В отличие от своего отца, Федора Павловича Карамазова, делающего плотское наслаждение единственным "камнем", на котором он хотел бы стоять до конца своих дней (по мысли Ивана, в безбожном мире и не на чем больше стоять), и продвигающегося к своей жизненной цели механическим усилением собственной личности с помощью выколачиваемых любым способом денег (еще герой романа Достоевского "Подросток" видел в деньгах силу, приводящую "на первое место" даже ничтожество и порабощающую своему могуществу высокие духовные, интеллектуальные, героические проявления бытия), - в отличие от такого "жизнетворчества" старика-"езопа", Дмитрий болезненно, мучительно переживает бури одержимости "инфернальными изгибами". "Барыньки меня любили, не все, а случалось, случалось; но я всегда переулочки любил, глухие и темные закоулочки, за площадью, - там приключения, там неожиданности, там самородки в грязи. Я, брат, аллегорически говорю. У нас в городишке таких переулков вещественных не было, но нравственные были. <…> Любил разврат, любил и срам разврата. Любил жестокость: разве я не клоп, не злое насекомое?
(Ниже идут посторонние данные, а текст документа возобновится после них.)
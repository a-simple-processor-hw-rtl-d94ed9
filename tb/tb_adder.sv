// tb_adder: self-checking test of the adder used for PC + 2 and for the
// branch target. Checks PC-style increments, wrap-around at 2^16, negative
// (two's-complement) offsets and random operands against an independently
// computed modulo-2^16 sum.
module tb_adder;
  logic [15:0] a, b, sum;
  int checks = 0, failures = 0;

  adder #(.WIDTH(16)) dut (.a, .b, .sum);

  task automatic check(input logic [15:0] x, input logic [15:0] y);
    logic [16:0] full;
    a = x; b = y; #1;
    full = {1'b0, x} + {1'b0, y};
    checks++;
    if (sum !== full[15:0]) begin
      failures++;
      $display("FAIL %h + %h = %h, expected %h", x, y, sum, full[15:0]);
    end
  endtask

  initial begin
    #100000; failures++;
    $display("watchdog expired");
    $display("TB_RESULT checks=%0d failures=%0d", checks, failures);
    $finish;
  end

  initial begin
    check(16'h0000, 16'h0002);           // PC + 2 from 0
    check(16'h0004, 16'h0002);
    check(16'hFFFE, 16'h0002);           // wraps to 0
    check(16'h0006, 16'hFFFC);           // PC+2 + (-2*2)
    check(16'h0004, 16'h0006);           // Exercise 2 branch target 0xA
    repeat (200) check(16'($urandom), 16'($urandom));
    $display("TB_RESULT checks=%0d failures=%0d", checks, failures);
    $finish;
  end
endmodule
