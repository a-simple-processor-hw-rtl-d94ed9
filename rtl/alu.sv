// alu: 16-bit arithmetic logic unit of the single-cycle processor.
//
// Performs ADD, SUB (a - b), AND or OR as chosen by the 2-bit ALU operation
// from the control unit. Besides the result it flags "zero" (result is 0,
// used by BEQ, which subtracts the two registers) and "overflow" (signed
// two's-complement overflow of ADD or SUB; 0 for AND and OR). The operation
// set and the two flags follow the document; defining overflow as signed
// overflow is this design's choice. Purely combinational.
module alu
  import hw_isa_pkg::*;
#(
  parameter int unsigned WIDTH = 16
) (
  input  logic [WIDTH-1:0] a,
  input  logic [WIDTH-1:0] b,
  input  alu_op_e          op,
  output logic [WIDTH-1:0] result,
  output logic             zero,
  output logic             overflow
);

  always_comb begin
    overflow = 1'b0;
    unique case (op)
      ALU_ADD: begin
        result   = a + b;
        overflow = (a[WIDTH-1] == b[WIDTH-1]) && (result[WIDTH-1] != a[WIDTH-1]);
      end
      ALU_SUB: begin
        result   = a - b;
        overflow = (a[WIDTH-1] != b[WIDTH-1]) && (result[WIDTH-1] != a[WIDTH-1]);
      end
      ALU_AND: result = a & b;
      ALU_OR:  result = a | b;
      default: result = '0;
    endcase
    zero = (result == '0);
  end

endmodule
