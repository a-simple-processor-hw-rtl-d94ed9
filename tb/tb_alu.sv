// tb_alu: self-checking test of the 16-bit ALU. For ADD, SUB, AND and OR the
// result, zero flag and signed overflow flag are compared with values
// computed from 32-bit signed arithmetic, on directed corner cases (zero
// result, both overflow directions) and random operands.
module tb_alu;
  import hw_isa_pkg::*;
  logic [15:0] a, b, result;
  alu_op_e     op;
  logic        zero, overflow;
  int checks = 0, failures = 0;
  int n_ovf = 0, n_zero = 0;

  alu #(.WIDTH(16)) dut (.a, .b, .op, .result, .zero, .overflow);

  task automatic check(input logic [15:0] x, input logic [15:0] y, input alu_op_e o);
    int          sx, sy, full;
    logic [15:0] exp_r;
    logic        exp_v;
    a = x; b = y; op = o; #1;
    sx = int'($signed(x)); sy = int'($signed(y));
    exp_v = 1'b0;
    case (o)
      ALU_ADD: begin full = sx + sy; exp_r = 16'(full); exp_v = (full > 32767) || (full < -32768); end
      ALU_SUB: begin full = sx - sy; exp_r = 16'(full); exp_v = (full > 32767) || (full < -32768); end
      ALU_AND: exp_r = x & y;
      default: exp_r = x | y;
    endcase
    checks++;
    if (result !== exp_r || zero !== (exp_r == 16'h0) || overflow !== exp_v) begin
      failures++;
      $display("FAIL op=%s a=%h b=%h: r=%h z=%b v=%b, expected r=%h z=%b v=%b",
               o.name(), x, y, result, zero, overflow, exp_r, exp_r == 16'h0, exp_v);
    end
    if (exp_v) n_ovf++;
    if (exp_r == 16'h0) n_zero++;
  endtask

  initial begin
    #100000; failures++;
    $display("watchdog expired");
    $display("TB_RESULT checks=%0d failures=%0d", checks, failures);
    $finish;
  end

  initial begin
    check(16'h0001, 16'h0001, ALU_ADD);   // 1 + 1 = 2
    check(16'h0002, 16'h0002, ALU_SUB);   // zero
    check(16'h7FFF, 16'h0001, ALU_ADD);   // positive overflow
    check(16'h8000, 16'hFFFF, ALU_ADD);   // negative overflow
    check(16'h8000, 16'h0001, ALU_SUB);   // overflow on subtract
    check(16'h7FFF, 16'hFFFF, ALU_SUB);   // overflow on subtract
    check(16'h0001, 16'h0002, ALU_SUB);   // 1 - 2 = -1, no overflow
    check(16'h000F, 16'h0104, ALU_AND);   // Exercise 1: 0x0004
    check(16'h00F0, 16'h0F0F, ALU_AND);   // zero from AND
    check(16'h1200, 16'h0034, ALU_OR);
    check(16'h0000, 16'h0000, ALU_OR);
    for (int i = 0; i < 400; i++)
      check(16'($urandom), 16'($urandom), alu_op_e'(i % 4));
    if (n_ovf == 0 || n_zero == 0) failures++;
    $display("TB_RESULT checks=%0d failures=%0d", checks, failures);
    $finish;
  end
endmodule
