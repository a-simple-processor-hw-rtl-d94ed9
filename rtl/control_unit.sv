// control_unit: decodes the 4-bit opcode of the HW ISA into the control word
// that steers the single-cycle datapath.
//
// It is one combinational truth table. Following the document: Reg Write is
// set for ADD, SUB, AND, OR and LW; Mem Store for SW; the "Mem" bit (memory
// instead of ALU result on the write-back path) for LW; Branch for BEQ; and
// the ALU operation is a translation of the opcode, not the opcode itself.
// LW and SW add the offset to Rs; BEQ subtracts Rt from Rs and branches on
// zero. This design's own additions: the ALU-source and write-address mux
// selects (drawn in the datapath without a named control wire), the Jump and
// Halt bits, and undefined opcodes decoding to a no-operation (no writes,
// PC + 2).
module control_unit
  import hw_isa_pkg::*;
(
  input  logic [3:0] opcode,
  output ctrl_t      ctrl
);

  always_comb begin
    ctrl        = '0;
    ctrl.alu_op = ALU_ADD;
    case (opcode)
      OP_ADD:  begin ctrl.reg_write = 1'b1; ctrl.alu_op = ALU_ADD; end
      OP_SUB:  begin ctrl.reg_write = 1'b1; ctrl.alu_op = ALU_SUB; end
      OP_AND:  begin ctrl.reg_write = 1'b1; ctrl.alu_op = ALU_AND; end
      OP_OR:   begin ctrl.reg_write = 1'b1; ctrl.alu_op = ALU_OR;  end
      OP_LW: begin
        ctrl.reg_write   = 1'b1;
        ctrl.mem_to_reg  = 1'b1;
        ctrl.alu_src_imm = 1'b1;
        ctrl.wr_addr_rt  = 1'b1;
        ctrl.alu_op      = ALU_ADD;
      end
      OP_SW: begin
        ctrl.mem_store   = 1'b1;
        ctrl.alu_src_imm = 1'b1;
        ctrl.alu_op      = ALU_ADD;
      end
      OP_BEQ: begin
        ctrl.branch = 1'b1;
        ctrl.alu_op = ALU_SUB;
      end
      OP_JMP:  ctrl.jump = 1'b1;
      OP_HALT: ctrl.halt = 1'b1;
      default: ;  // undefined opcode: no operation
    endcase
  end

endmodule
Сказано - Карамазов!" - признается он в "исповеди горячего сердца", обращенной к Алеше. Дмитрий начинает свою исповедь гимном к радости Шиллера, но когда он доходит до слов: "И куда печальным оком / Там Церера ни глядит - / В унижении глубоком / Человека всюду зрит!" - рыдания вырываются из его груди: "- Друг, друг, в унижении, в унижении и теперь. Страшно много человеку на земле терпеть, страшно много ему бед! Не думай, что я всего только хам в офицерском чине, который пьет коньяк и развратничает. Я, брат, почти только об этом и думаю, об этом униженном человеке" (14; 98 - 99). "Насекомым сладострастье… Ангел - Богу предстоит", - продолжает он цитировать и внезапно останавливается: "Довольно стихов. Я тебе хочу сказать теперь о "насекомых", вот о тех, которых Бог одарил сладострастьем: "Насекомым - сладострастье!" Я, брат, это самое насекомое и есть, и это обо мне специально и сказано. И мы все, Карамазовы, такие же, и в тебе, ангел, это насекомое живет и в крови твоей бури родит. Это - бури, потому что сладострастье буря, больше бури!" (14; 99 - 100).

Дмитрий ярко говорит о превращении человеческой личности под воздействием плотской страсти в "насекомое", "злого тарантула", "клопа". Но им в то же время не утрачены представления о высшем происхождении человека: "…когда мне случалось погружаться в самый, самый глубокий позор разврата… в самом-то этом позоре я вдруг начинаю гимн. Пусть я проклят, пусть я низок и подл, но пусть и я целую край той ризы, в которую облекается Бог мой, пусть я иду в то же самое время вслед за чертом, но я все-таки и Твой сын, Господи, и люблю Тебя, и ощущаю радость, без которой нельзя миру стоять и быть" (14; 99).